#### Instructions for the task:
From top to bottom, each entry below must be reproduced exactly.

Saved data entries
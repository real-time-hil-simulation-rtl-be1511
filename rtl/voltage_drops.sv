// Conduction voltage drops of one two-level phase leg.
//
// Gives the forward voltage of the upper and lower diodes and of the upper
// and lower switches for the present leg current. Each device is modelled by
// a threshold voltage plus a slope resistance, drop = U0 + r*|i_ac|, which is
// the simplest characteristic that grows with current; the published model
// only names this block. The drops are magnitudes (never negative); the
// limit selection adds or subtracts them according to the device's position.
//
// i_ac is the current flowing from the AC side into the leg's switched node.
// The outputs are registered on the time-step strobe, i.e. they lag the
// current by one model time step, like the delay placed in front of the
// lookup tables in the published model.
module voltage_drops
  import hil_pkg::*;
#(
  parameter real DIODE_U0  = 1.0,    // diode threshold voltage [V]
  parameter real DIODE_R   = 0.010,  // diode slope resistance [ohm]
  parameter real SWITCH_U0 = 1.0,    // switch threshold voltage [V]
  parameter real SWITCH_R  = 0.015   // switch slope resistance [ohm]
) (
  input  logic  clk,
  input  logic  rst_n,
  input  logic  step,        // one pulse per model time step
  input  amp_t  i_ac,        // current into the leg node
  output volt_t d_h_drop,    // upper diode drop
  output volt_t d_l_drop,    // lower diode drop
  output volt_t sw_h_drop,   // upper switch drop
  output volt_t sw_l_drop    // lower switch drop
);

  // Slope resistances scaled from A (IF bits) to V (VF bits), with RF extra
  // fractional bits of coefficient precision.
  localparam int RF = 12;
  localparam longint RD_FIX = fix(DIODE_R,  int'(VF) - int'(IF) + RF);
  localparam longint RS_FIX = fix(SWITCH_R, int'(VF) - int'(IF) + RF);
  localparam volt_t  UD0    = to_volt(DIODE_U0);
  localparam volt_t  US0    = to_volt(SWITCH_U0);

  logic signed [IW:0]  i_abs;
  logic signed [63:0]  d_prod, s_prod;
  volt_t               d_drop, s_drop;

  always_comb begin
    i_abs  = (i_ac < 0) ? -(IW+1)'(i_ac) : (IW+1)'(i_ac);
    d_prod = (64'(i_abs) * 64'(RD_FIX)) >>> RF;
    s_prod = (64'(i_abs) * 64'(RS_FIX)) >>> RF;
    d_drop = sat_volt(96'(d_prod) + 96'(UD0));
    s_drop = sat_volt(96'(s_prod) + 96'(US0));
  end

  always_ff @(posedge clk or negedge rst_n) begin
    if (!rst_n) begin
      d_h_drop  <= '0;
      d_l_drop  <= '0;
      sw_h_drop <= '0;
      sw_l_drop <= '0;
    end else if (step) begin
      d_h_drop  <= d_drop;
      d_l_drop  <= d_drop;
      sw_h_drop <= s_drop;
      sw_l_drop <= s_drop;
    end
  end

endmodule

#### Task response:
repository real-time-hil-simulation-rtl-be1511
filename rtl/voltage_drops.sv
// Conduction voltage drops of one two-level phase leg.
//
// Gives the forward voltage of the upper and lower diodes and of the upper
// and lower switches for the present leg current. Each device is modelled by
// a threshold voltage plus a slope resistance, drop = U0 + r*|i_ac|, which is
// the simplest characteristic that grows with current; the published model
// only names this block. The drops are magnitudes (never negative); the
// limit selection adds or subtracts them according to the device's position.
//
// i_ac is the current flowing from the AC side into the leg's switched node.
// The outputs are registered on the time-step strobe, i.e. they lag the
// current by one model time step, like the delay placed in front of the
// lookup tables in the published model.
module voltage_drops
  import hil_pkg::*;
#(
  parameter real DIODE_U0  = 1.0,    // diode threshold voltage [V]
  parameter real DIODE_R   = 0.010,  // diode slope resistance [ohm]
  parameter real SWITCH_U0 = 1.0,    // switch threshold voltage [V]
  parameter real SWITCH_R  = 0.015   // switch slope resistance [ohm]
) (
  input  logic  clk,
  input  logic  rst_n,
  input  logic  step,        // one pulse per model time step
  input  amp_t  i_ac,        // current into the leg node
  output volt_t d_h_drop,    // upper diode drop
  output volt_t d_l_drop,    // lower diode drop
  output volt_t sw_h_drop,   // upper switch drop
  output volt_t sw_l_drop    // lower switch drop
);

  // Slope resistances scaled from A (IF bits) to V (VF bits), with RF extra
  // fractional bits of coefficient precision.
  localparam int RF = 12;
  localparam longint RD_FIX = fix(DIODE_R,  int'(VF) - int'(IF) + RF);
  localparam longint RS_FIX = fix(SWITCH_R, int'(VF) - int'(IF) + RF);
  localparam volt_t  UD0    = to_volt(DIODE_U0);
  localparam volt_t  US0    = to_volt(SWITCH_U0);

  logic signed [IW:0]  i_abs;
  logic signed [63:0]  d_prod, s_prod;
  volt_t               d_drop, s_drop;

  always_comb begin
    i_abs  = (i_ac < 0) ? -(IW+1)'(i_ac) : (IW+1)'(i_ac);
    d_prod = (64'(i_abs) * 64'(RD_FIX)) >>> RF;
    s_prod = (64'(i_abs) * 64'(RS_FIX)) >>> RF;
    d_drop = sat_volt(96'(d_prod) + 96'(UD0));
    s_drop = sat_volt(96'(s_prod) + 96'(US0));
  end

  always_ff @(posedge clk or negedge rst_n) begin
    if (!rst_n) begin
      d_h_drop  <= '0;
      d_l_drop  <= '0;
      sw_h_drop <= '0;
      sw_l_drop <= '0;
    end else if (step) begin
      d_h_drop  <= d_drop;
      d_l_drop  <= d_drop;
      sw_h_drop <= s_drop;
      sw_l_drop <= s_drop;
    end
  end

endmodule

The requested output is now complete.